Sanctions did not act alone. Their destructive force was magnified by domestic policies: austerity, subsidy cuts, privatization, corruption, and wage suppression. The government repeatedly used sanctions as both justification and opportunity. Each external shock became a pretext for “economic surgery”; each surgery meant higher prices, weaker wages, and fewer public protections.

Research on sanctions and the Iranian middle class shows the depth of the damage. One study found that between 2011 and 2019, sanctions reduced the size of Iran’s middle class by 11 percent. Real per capita income fell sharply, pushing large sections of the population below the poverty line. Another study estimated that sanctions reduced real per capita income by nearly 28 percent over eight years. Declining imports, disrupted production, rising prices, unemployment, and falling wages all became part of the same process.

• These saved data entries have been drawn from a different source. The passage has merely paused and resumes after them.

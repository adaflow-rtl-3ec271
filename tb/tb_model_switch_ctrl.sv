// tb_model_switch_ctrl: self-checking test of the model switch controller.
// A three-layer table (cout 8/8/4, PE 2/4/2, SIMD 1/4/2), 4 input beats and
// 2 output beats per frame. The dataflow is modelled as a delay: each complete
// input frame returns its 2 output beats 20 cycles later. Checks: reset
// values; a write outside a switch window is refused; a switch request in the
// middle of a frame lets that frame finish, then blocks input; the window
// opens only after the last output; valid writes change the register and
// writes breaking the PE/SIMD divisibility rule or aimed at the last layer are
// refused; input flows again after the request is dropped.
module tb_model_switch_ctrl;
  import adaflow_pkg::*;

  localparam int unsigned NL = 3;
  localparam int unsigned COUT [NL] = '{8, 8, 4};
  localparam int unsigned PE   [NL] = '{2, 4, 2};
  localparam int unsigned SIMD [NL] = '{1, 4, 2};

  logic clk = 1'b0, rst_n = 1'b0;
  always #5 clk = ~clk;

  logic sw_req, drained, cfg_we, cfg_err, s_valid, s_ready, m_valid, m_ready, out_fire;
  logic [3:0] cfg_layer;
  ch_t cfg_value;
  ch_t cout_rt [NL];
  logic [15:0] switch_cnt;

  model_switch_ctrl #(.NL(NL), .COUT(COUT), .PE(PE), .SIMD(SIMD), .IN_BEATS(4), .OUT_BEATS(2)) dut (.*);

  int checks = 0, failures = 0;
  int in_beats = 0, drained_in = 0;
  int pending [$];   // cycle at which a frame's output starts
  int cyc = 0;

  task automatic check(bit ok, string what);
    checks++;
    if (!ok) begin failures++; $display("FAIL: %s", what); end
  endtask

  initial begin
    #1000000;
    failures++;
    $display("watchdog expired");
    $display("TB_RESULT checks=%0d failures=%0d", checks, failures);
    $finish;
  end

  // dataflow model: input beats always accepted by the accelerator side
  assign m_ready = 1'b1;
  int out_left = 0;
  always @(posedge clk) begin
    cyc <= cyc + 1;
    if (s_valid && s_ready) begin
      in_beats <= in_beats + 1;
      if (in_beats % 4 == 3) pending.push_back(cyc + 20);
      if (drained) drained_in <= drained_in + 1;
    end
    if (out_left == 0 && pending.size() > 0 && pending[0] <= cyc) begin
      void'(pending.pop_front());
      out_left <= 2;
    end else if (out_left > 0) out_left <= out_left - 1;
  end
  assign out_fire = (out_left > 0);

  task automatic cfg_write(int layer, int value, bit expect_ok);
    ch_t prev;
    prev = cout_rt[layer];
    @(negedge clk);
    cfg_we = 1; cfg_layer = 4'(layer); cfg_value = ch_t'(value);
    @(negedge clk);
    cfg_we = 0;
    check(cfg_err == !expect_ok, $sformatf("cfg_err for layer %0d value %0d", layer, value));
    check(cout_rt[layer] == (expect_ok ? ch_t'(value) : prev),
          $sformatf("register of layer %0d after writing %0d", layer, value));
  endtask

  initial begin
    sw_req = 0; cfg_we = 0; cfg_layer = '0; cfg_value = '0; s_valid = 0;
    repeat (3) @(posedge clk);
    rst_n = 1;
    @(negedge clk);
    for (int i = 0; i < NL; i++) check(cout_rt[i] == ch_t'(COUT[i]), "reset value");
    cfg_write(0, 4, 1'b0);                    // not in a switch window
    // stream continuously, request a switch after 6 beats (mid frame)
    s_valid = 1;
    wait (in_beats == 6);
    @(negedge clk);
    sw_req = 1;
    wait (in_beats == 8);                     // the open frame completes
    repeat (3) @(negedge clk);
    check(in_beats == 8, "input blocked at the frame boundary");
    check(!drained, "window not open while outputs are pending");
    wait (drained);
    check(pending.size() == 0 && out_left == 0, "window opens only after the last output");
    check(switch_cnt == 1, "switch counted");
    cfg_write(0, 4, 1'b1);                    // 4 % PE0=2 and 4 % SIMD1=4
    cfg_write(0, 6, 1'b0);                    // 6 % SIMD1 != 0
    cfg_write(1, 4, 1'b1);                    // 4 % PE1=4, 4 % SIMD2=2
    cfg_write(1, 12, 1'b0);                   // above worst case
    cfg_write(2, 2, 1'b0);                    // last layer is fixed
    @(negedge clk);
    sw_req = 0;
    wait (in_beats == 16);
    check(drained_in == 0, "no input admitted inside the switch window");
    check(cout_rt[0] == 4 && cout_rt[1] == 4 && cout_rt[2] == 4, "new model active");
    $display("TB_RESULT checks=%0d failures=%0d", checks, failures);
    $finish;
  end
endmodule
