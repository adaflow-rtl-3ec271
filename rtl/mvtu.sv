// mvtu: flexible Matrix-Vector-Threshold Unit.
//
// Computes, for every input vector (one convolution window or one FC input),
// the product with a COUT x (K*K*CIN) weight matrix and turns each result into
// an NT-level activation by comparing it with NT per-channel thresholds. The
// matrix is folded onto PE processing elements, each with SIMD lanes: one cycle
// consumes SIMD input elements and multiplies them with PE*SIMD weights, so a
// vector takes SF = K*K*cin/SIMD cycles per group of PE outputs and NF = cout/PE
// groups. The first group reads the vector from the input stream and stores it
// in an input buffer; the other groups re-read it from there.
//
// Flexibility: cfg_cin and cfg_cout (16-bit, the runtime channel counts of the
// currently loaded pruned model) only set the bounds of the SF and NF loops; the
// PE x SIMD array is always the worst-case one. With FLEXIBLE = 0 the ports are
// ignored and the compile-time CIN_WORST/COUT_WORST are used (a fixed
// accelerator). cfg_cin must be a multiple of SIMD and cfg_cout of PE; both must
// stay constant while data is in flight.
//
// Memories: the weight word at address nf*SF + sf holds the PE*SIMD weights for
// that fold (lane pe*SIMD+s), densely packed for the current model; the
// threshold word at address nf holds PE*NT thresholds (lane pe*NT+t). Both are
// written through wr_*; reads are asynchronous (distributed RAM style).
// An output lane counts the thresholds that acc >= threshold. With NT = 0 the
// raw signed accumulator is output instead (last layer).
//
// Timing: one fold per cycle when not stalled; an output beat is registered and
// appears one cycle after the last fold of its group. in_ready is high only
// while the first group reads from the stream.
//
// Origin: the PE x SIMD folding and the way the run-time channel counts only
// shorten the fold loops follow the published description of the flexible
// accelerator. The memory layout, the host write port, the threshold encoding,
// the number formats and the asynchronous memory reads are this design's own.
module mvtu
  import adaflow_pkg::*;
#(
  parameter int unsigned IN_W       = 2,   // bits of one input element
  parameter bit          IN_SIGNED  = 1'b0,
  parameter int unsigned SIMD       = 32,
  parameter int unsigned PE         = 32,
  parameter int unsigned K          = 3,
  parameter int unsigned CIN_WORST  = 64,
  parameter int unsigned COUT_WORST = 64,
  parameter int unsigned W_BITS     = 2,
  parameter int unsigned ACC_W      = 16,
  parameter int unsigned NT         = 3,   // thresholds per channel, 0 = no activation
  parameter bit          FLEXIBLE   = 1'b1,
  parameter int unsigned OUT_W      = (NT > 0) ? $clog2(NT + 1) : ACC_W,
  parameter int unsigned WR_W       = imax(PE * SIMD * W_BITS, PE * imax(NT, 1) * ACC_W)
) (
  input  logic                    clk,
  input  logic                    rst_n,
  input  ch_t                     cfg_cin,
  input  ch_t                     cfg_cout,
  // host write port for weights and thresholds
  input  logic                    wr_en,
  input  mem_sel_e                wr_sel,
  input  logic [WR_ADDR_W-1:0]    wr_addr,
  input  logic [WR_W-1:0]         wr_data,
  // input vector stream, SIMD elements per beat
  input  logic                    in_valid,
  output logic                    in_ready,
  input  logic [SIMD*IN_W-1:0]    in_data,
  // output stream, PE activations per beat
  output logic                    out_valid,
  input  logic                    out_ready,
  output logic [PE*OUT_W-1:0]     out_data
);

  localparam int unsigned SF_WORST = K * K * CIN_WORST / SIMD;
  localparam int unsigned NF_WORST = COUT_WORST / PE;
  localparam int unsigned WDEPTH   = SF_WORST * NF_WORST;
  localparam int unsigned NTM      = (NT > 0) ? NT : 1;
  localparam int unsigned SF_BITS  = $clog2(SF_WORST + 1);
  localparam int unsigned NF_BITS  = $clog2(NF_WORST + 1);
  localparam int unsigned WA_BITS  = $clog2(WDEPTH + 1);
  localparam int unsigned W_WORD   = PE * SIMD * W_BITS;
  localparam int unsigned T_WORD   = PE * NTM * ACC_W;

  // ---------------- runtime loop bounds
  logic [CFG_W-1:0]   cin_rt, cout_rt;
  logic [SF_BITS-1:0] sf_n;
  logic [NF_BITS-1:0] nf_n;

  assign cin_rt  = FLEXIBLE ? cfg_cin  : CFG_W'(CIN_WORST);
  assign cout_rt = FLEXIBLE ? cfg_cout : CFG_W'(COUT_WORST);
  assign sf_n    = SF_BITS'((32'(cin_rt) * K * K) / SIMD);
  assign nf_n    = NF_BITS'(32'(cout_rt) / PE);

  // ---------------- memories
  logic [W_WORD-1:0]     wmem [WDEPTH];
  logic [T_WORD-1:0]     tmem [NF_WORST];
  logic [SIMD*IN_W-1:0]  ibuf [SF_WORST];

  always_ff @(posedge clk) begin
    if (wr_en) begin
      if (wr_sel == MEM_WEIGHT) begin
        if (32'(wr_addr) < WDEPTH) wmem[wr_addr] <= wr_data[W_WORD-1:0];
      end else begin
        if (32'(wr_addr) < NF_WORST) tmem[wr_addr] <= wr_data[T_WORD-1:0];
      end
    end
  end

  // ---------------- fold counters
  logic [SF_BITS-1:0] sf;
  logic [NF_BITS-1:0] nf;
  logic [WA_BITS-1:0] waddr;
  logic               last_sf, last_nf, stall_out, fire;
  logic [SIMD*IN_W-1:0] vec;

  assign last_sf   = (sf == sf_n - 1'b1);
  assign last_nf   = (nf == nf_n - 1'b1);
  assign stall_out = last_sf && out_valid && !out_ready;
  assign in_ready  = (nf == '0) && !stall_out;
  assign fire      = ((nf == '0) ? in_valid : 1'b1) && !stall_out;
  assign vec       = (nf == '0) ? in_data : ibuf[sf];

  // ---------------- PE x SIMD array
  logic signed [ACC_W-1:0] acc     [PE];
  logic signed [ACC_W-1:0] acc_nxt [PE];
  logic [W_WORD-1:0]       wword;
  logic [T_WORD-1:0]       tword;
  logic [PE*OUT_W-1:0]     act;

  assign wword = wmem[waddr];
  assign tword = tmem[nf];

  always_comb begin
    for (int p = 0; p < PE; p++) begin
      logic signed [ACC_W-1:0] dot;
      dot = '0;
      for (int s = 0; s < SIMD; s++) begin
        logic signed [W_BITS-1:0] w;
        logic signed [IN_W+1:0]   x;
        w = wword[(p*SIMD + s)*W_BITS +: W_BITS];
        if (IN_SIGNED) x = (IN_W+2)'(signed'(vec[s*IN_W +: IN_W]));
        else           x = (IN_W+2)'(vec[s*IN_W +: IN_W]);
        dot = dot + ACC_W'(w * x);
      end
      acc_nxt[p] = ((sf == '0) ? ACC_W'(0) : acc[p]) + dot;
    end
  end

  // multi-threshold activation (or raw accumulator)
  always_comb begin
    act = '0;
    for (int p = 0; p < PE; p++) begin
      if (NT > 0) begin
        logic [OUT_W-1:0] cnt;
        cnt = '0;
        for (int t = 0; t < NTM; t++) begin
          if (acc_nxt[p] >= signed'(tword[(p*NTM + t)*ACC_W +: ACC_W])) cnt = cnt + 1'b1;
        end
        act[p*OUT_W +: OUT_W] = cnt;
      end else begin
        act[p*OUT_W +: OUT_W] = OUT_W'(acc_nxt[p]);
      end
    end
  end

  always_ff @(posedge clk or negedge rst_n) begin
    if (!rst_n) begin
      sf        <= '0;
      nf        <= '0;
      waddr     <= '0;
      out_valid <= 1'b0;
      out_data  <= '0;
      for (int p = 0; p < PE; p++) acc[p] <= '0;
    end else begin
      if (out_valid && out_ready) out_valid <= 1'b0;
      if (fire) begin
        for (int p = 0; p < PE; p++) acc[p] <= acc_nxt[p];
        if (last_sf) begin
          out_valid <= 1'b1;
          out_data  <= act;
          sf        <= '0;
          if (last_nf) begin
            nf    <= '0;
            waddr <= '0;
          end else begin
            nf    <= nf + 1'b1;
            waddr <= waddr + 1'b1;
          end
        end else begin
          sf    <= sf + 1'b1;
          waddr <= waddr + 1'b1;
        end
      end
    end
  end

  // first group stores the vector for reuse by the later groups
  always_ff @(posedge clk) begin
    if (fire && nf == '0) ibuf[sf] <= in_data;
  end

  // stream rule: a held output beat does not change
  a_out_stable: assert property (@(posedge clk) disable iff (!rst_n)
    out_valid && !out_ready |=> out_valid && $stable(out_data));

endmodule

For wage-earners, the damage was not only economic. It was bodily and psychological. Sanctions entered the kitchen, the workplace, the pharmacy, the school, and the hospital. They appeared as unaffordable medicine, cancelled treatment, unpaid rent, lost jobs, and food removed from the family table.

Half the Country Below Poverty

The result is visible in the poverty figures. State-linked estimates suggest that absolute poverty rose dramatically over the past 15 years. By 2024, around 40 to 44 percent of Iran’s population was living in absolute poverty. In early 2026, the head of the State Welfare Organization said the number of people living in absolute poverty had doubled, rising from 16 million to 34 million. He warned that the share of the population below the absolute poverty line may have increased by another ten percentage points.

In other words, by the winter before the military attack, at least half of Iran’s population was likely living below the absolute poverty line.

The same official also warned that middle layers of society were falling toward severe poverty. Around 35 million people, he said, could no longer adequately meet essential living costs, while four million were facing severe poverty. This means the crisis is no longer confined to those historically classified as poor. It has reached wage-earners, lower-middle-class families, pensioners, students, and sections of the middle class that once imagined themselves relatively secure.

This collapse is the product of a long convergence: sanctions from outside, austerity from inside, corruption at the top, and repression of wages from below. Under the pretext that businesses cannot afford higher wages, workers’ real incomes have been pushed downward year after year. Wage suppression is not separate from “economic surgery”; it is one of its central mechanisms. Sanctions make this easier, because the state can present every attack on living standards as a forced response to external pressure.

At the same time, declining state revenue in a corruption-ridden system has been used to cut social spending and accelerate privatization, especially in health care. The result is a society in which people pay more for food, more for medicine, more for transport, more for education, and more for survival itself, while earning less in real terms.

A Long War Against Survival

The military attack has now accelerated a process already underway. Inflation is rising, jobs are disappearing, and the possibility of a deeper recession hangs over the country. For wage-earners, and even for the more secure layers of the middle class, the horizon is frightening.

But the central point is this: war did not begin only when bombs fell. For years, sanctions have functioned as a form of warfare against the conditions of life. They have weakened bodies, emptied tables, destroyed savings, intensified inequality, and helped create the conditions in which austerity could be imposed more violently.

The Islamic Republic’s economic policies have deepened this devastation. Sanctions impoverish; domestic austerity organizes that impoverishment; wage suppression stabilizes it; privatization profits from it. Together, they have pushed millions below the line of survival.

What is unfolding in Iran is therefore not simply an economic crisis. It is a social war over who gets to eat, who gets treated, who keeps working, who falls, and who is abandoned. The poor were the first to be pushed below survival. Now the circle is widening.